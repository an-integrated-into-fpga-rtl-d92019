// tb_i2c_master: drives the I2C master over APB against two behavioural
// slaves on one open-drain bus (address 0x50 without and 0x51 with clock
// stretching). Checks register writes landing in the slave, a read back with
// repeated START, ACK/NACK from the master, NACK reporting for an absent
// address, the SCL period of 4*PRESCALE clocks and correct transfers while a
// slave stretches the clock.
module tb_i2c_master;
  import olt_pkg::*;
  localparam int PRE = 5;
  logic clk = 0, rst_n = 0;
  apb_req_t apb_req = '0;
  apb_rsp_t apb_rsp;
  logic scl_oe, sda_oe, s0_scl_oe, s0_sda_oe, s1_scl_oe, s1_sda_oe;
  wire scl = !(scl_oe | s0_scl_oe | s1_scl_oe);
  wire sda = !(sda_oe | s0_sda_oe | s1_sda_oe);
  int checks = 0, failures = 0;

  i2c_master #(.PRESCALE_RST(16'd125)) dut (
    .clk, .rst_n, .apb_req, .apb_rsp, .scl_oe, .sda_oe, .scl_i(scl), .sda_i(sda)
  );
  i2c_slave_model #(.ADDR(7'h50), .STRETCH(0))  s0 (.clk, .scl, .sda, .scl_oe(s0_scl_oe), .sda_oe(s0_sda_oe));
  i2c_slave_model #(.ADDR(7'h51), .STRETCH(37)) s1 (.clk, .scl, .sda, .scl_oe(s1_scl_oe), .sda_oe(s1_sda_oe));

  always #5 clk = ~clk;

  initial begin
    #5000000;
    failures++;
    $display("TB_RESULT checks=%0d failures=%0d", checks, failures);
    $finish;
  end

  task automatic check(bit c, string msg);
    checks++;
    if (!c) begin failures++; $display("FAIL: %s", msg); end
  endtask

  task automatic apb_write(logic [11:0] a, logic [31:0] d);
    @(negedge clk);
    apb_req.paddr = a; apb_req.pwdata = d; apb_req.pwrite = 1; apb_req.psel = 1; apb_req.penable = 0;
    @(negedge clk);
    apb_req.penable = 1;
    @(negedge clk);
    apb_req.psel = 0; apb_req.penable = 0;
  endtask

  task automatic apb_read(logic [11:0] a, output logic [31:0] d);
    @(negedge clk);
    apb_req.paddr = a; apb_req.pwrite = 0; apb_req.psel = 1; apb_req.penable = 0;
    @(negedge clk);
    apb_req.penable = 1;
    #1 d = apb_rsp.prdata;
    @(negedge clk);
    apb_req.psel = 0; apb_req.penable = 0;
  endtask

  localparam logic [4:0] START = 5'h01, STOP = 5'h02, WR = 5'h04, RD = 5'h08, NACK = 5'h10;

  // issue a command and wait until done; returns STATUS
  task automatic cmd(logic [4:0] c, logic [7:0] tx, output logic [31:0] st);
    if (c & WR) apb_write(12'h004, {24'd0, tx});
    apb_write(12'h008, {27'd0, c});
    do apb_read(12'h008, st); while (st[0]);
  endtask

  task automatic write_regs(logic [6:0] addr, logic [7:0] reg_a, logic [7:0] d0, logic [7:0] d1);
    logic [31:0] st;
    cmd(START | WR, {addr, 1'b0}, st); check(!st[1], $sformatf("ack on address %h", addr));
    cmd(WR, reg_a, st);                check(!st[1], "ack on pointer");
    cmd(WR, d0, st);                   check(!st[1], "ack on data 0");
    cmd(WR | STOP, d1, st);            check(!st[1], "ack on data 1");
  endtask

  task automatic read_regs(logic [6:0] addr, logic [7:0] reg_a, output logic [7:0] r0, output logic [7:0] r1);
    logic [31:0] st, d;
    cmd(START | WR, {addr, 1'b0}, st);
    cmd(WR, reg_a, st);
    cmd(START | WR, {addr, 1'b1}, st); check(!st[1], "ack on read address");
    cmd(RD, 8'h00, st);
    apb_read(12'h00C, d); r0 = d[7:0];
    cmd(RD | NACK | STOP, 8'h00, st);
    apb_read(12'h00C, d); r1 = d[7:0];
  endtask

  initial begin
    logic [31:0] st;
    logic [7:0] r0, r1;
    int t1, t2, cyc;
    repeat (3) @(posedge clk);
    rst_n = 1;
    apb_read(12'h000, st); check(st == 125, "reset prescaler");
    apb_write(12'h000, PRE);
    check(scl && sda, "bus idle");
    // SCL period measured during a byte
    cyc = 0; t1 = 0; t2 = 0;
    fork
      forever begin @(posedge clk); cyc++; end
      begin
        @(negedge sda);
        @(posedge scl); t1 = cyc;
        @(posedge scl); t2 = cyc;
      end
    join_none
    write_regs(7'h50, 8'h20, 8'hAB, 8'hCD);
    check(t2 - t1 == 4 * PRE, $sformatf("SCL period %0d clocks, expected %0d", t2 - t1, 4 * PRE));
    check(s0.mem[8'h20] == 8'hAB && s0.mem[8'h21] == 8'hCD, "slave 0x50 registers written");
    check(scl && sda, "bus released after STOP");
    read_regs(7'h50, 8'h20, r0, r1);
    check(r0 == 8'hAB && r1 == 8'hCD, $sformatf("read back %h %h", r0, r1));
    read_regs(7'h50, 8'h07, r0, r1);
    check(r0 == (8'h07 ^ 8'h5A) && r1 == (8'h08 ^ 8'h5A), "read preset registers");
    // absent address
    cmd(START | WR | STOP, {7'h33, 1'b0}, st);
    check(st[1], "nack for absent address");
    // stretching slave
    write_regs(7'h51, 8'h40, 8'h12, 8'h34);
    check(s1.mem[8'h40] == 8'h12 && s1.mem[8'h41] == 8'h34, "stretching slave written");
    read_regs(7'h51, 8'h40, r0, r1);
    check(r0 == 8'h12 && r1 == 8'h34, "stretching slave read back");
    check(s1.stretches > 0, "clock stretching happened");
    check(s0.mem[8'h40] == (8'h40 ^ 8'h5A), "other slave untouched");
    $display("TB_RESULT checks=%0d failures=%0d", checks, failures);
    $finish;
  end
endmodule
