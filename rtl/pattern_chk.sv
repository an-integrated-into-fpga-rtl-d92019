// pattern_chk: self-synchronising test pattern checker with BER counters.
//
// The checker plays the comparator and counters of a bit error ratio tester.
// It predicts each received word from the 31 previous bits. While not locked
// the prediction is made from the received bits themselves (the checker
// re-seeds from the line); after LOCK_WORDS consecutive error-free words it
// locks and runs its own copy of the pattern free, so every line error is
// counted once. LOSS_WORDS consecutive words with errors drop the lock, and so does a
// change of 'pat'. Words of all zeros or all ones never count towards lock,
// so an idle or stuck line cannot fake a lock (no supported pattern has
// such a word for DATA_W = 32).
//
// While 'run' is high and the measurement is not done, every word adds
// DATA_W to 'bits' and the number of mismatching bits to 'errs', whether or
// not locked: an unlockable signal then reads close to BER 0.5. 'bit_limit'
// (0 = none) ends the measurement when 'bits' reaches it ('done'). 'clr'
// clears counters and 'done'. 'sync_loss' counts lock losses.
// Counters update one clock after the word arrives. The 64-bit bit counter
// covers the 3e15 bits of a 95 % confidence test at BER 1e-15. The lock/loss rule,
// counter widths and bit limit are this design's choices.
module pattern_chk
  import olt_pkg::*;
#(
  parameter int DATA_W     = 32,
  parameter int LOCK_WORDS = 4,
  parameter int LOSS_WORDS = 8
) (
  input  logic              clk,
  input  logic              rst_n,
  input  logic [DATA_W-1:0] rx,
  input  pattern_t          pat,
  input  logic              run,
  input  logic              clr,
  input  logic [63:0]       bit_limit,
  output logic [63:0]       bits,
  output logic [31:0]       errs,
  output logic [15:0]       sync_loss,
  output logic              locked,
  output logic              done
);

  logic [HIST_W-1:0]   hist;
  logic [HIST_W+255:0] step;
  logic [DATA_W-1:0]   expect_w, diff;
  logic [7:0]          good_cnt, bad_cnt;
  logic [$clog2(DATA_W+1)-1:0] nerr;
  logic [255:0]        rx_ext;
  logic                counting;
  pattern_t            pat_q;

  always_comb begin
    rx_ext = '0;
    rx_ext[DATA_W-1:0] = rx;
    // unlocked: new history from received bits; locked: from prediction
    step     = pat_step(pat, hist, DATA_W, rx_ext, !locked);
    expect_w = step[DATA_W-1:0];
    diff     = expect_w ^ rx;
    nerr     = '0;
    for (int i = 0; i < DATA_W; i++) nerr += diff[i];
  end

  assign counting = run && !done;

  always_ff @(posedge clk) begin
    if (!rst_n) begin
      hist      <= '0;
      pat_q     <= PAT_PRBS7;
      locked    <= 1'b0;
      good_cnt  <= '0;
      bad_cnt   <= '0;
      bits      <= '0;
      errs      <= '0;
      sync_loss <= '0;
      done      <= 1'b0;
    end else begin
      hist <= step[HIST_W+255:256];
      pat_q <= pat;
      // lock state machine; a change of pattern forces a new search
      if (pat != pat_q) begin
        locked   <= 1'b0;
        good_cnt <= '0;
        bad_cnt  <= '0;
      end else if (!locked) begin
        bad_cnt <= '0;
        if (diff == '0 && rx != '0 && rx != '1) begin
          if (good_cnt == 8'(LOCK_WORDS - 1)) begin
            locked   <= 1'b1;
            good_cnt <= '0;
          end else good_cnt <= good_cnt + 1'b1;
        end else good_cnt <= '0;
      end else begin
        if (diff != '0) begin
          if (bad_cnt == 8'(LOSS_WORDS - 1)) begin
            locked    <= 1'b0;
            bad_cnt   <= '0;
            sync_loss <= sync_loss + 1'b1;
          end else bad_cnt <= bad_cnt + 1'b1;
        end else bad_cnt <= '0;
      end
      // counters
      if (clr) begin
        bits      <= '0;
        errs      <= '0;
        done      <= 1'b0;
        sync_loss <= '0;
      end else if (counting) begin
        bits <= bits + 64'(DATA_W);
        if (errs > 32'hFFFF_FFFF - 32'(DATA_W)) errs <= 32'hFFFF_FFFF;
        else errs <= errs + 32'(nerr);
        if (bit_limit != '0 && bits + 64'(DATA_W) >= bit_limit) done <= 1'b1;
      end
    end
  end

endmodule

## [Activity]
Within the material above, the line with "logic [$clog2(DATA_W+1)-1:0] nerr;" opens the range and the line with "a new search" closes it; reproduce that range word for word.

## [Task response]
  logic [$clog2(DATA_W+1)-1:0] nerr;
  logic [255:0]        rx_ext;
  logic                counting;
  pattern_t            pat_q;

  always_comb begin
    rx_ext = '0;
    rx_ext[DATA_W-1:0] = rx;
    // unlocked: new history from received bits; locked: from prediction
    step     = pat_step(pat, hist, DATA_W, rx_ext, !locked);
    expect_w = step[DATA_W-1:0];
    diff     = expect_w ^ rx;
    nerr     = '0;
    for (int i = 0; i < DATA_W; i++) nerr += diff[i];
  end

  assign counting = run && !done;

  always_ff @(posedge clk) begin
    if (!rst_n) begin
      hist      <= '0;
      pat_q     <= PAT_PRBS7;
      locked    <= 1'b0;
      good_cnt  <= '0;
      bad_cnt   <= '0;
      bits      <= '0;
      errs      <= '0;
      sync_loss <= '0;
      done      <= 1'b0;
    end else begin
      hist <= step[HIST_W+255:256];
      pat_q <= pat;
      // lock state machine; a change of pattern forces a new search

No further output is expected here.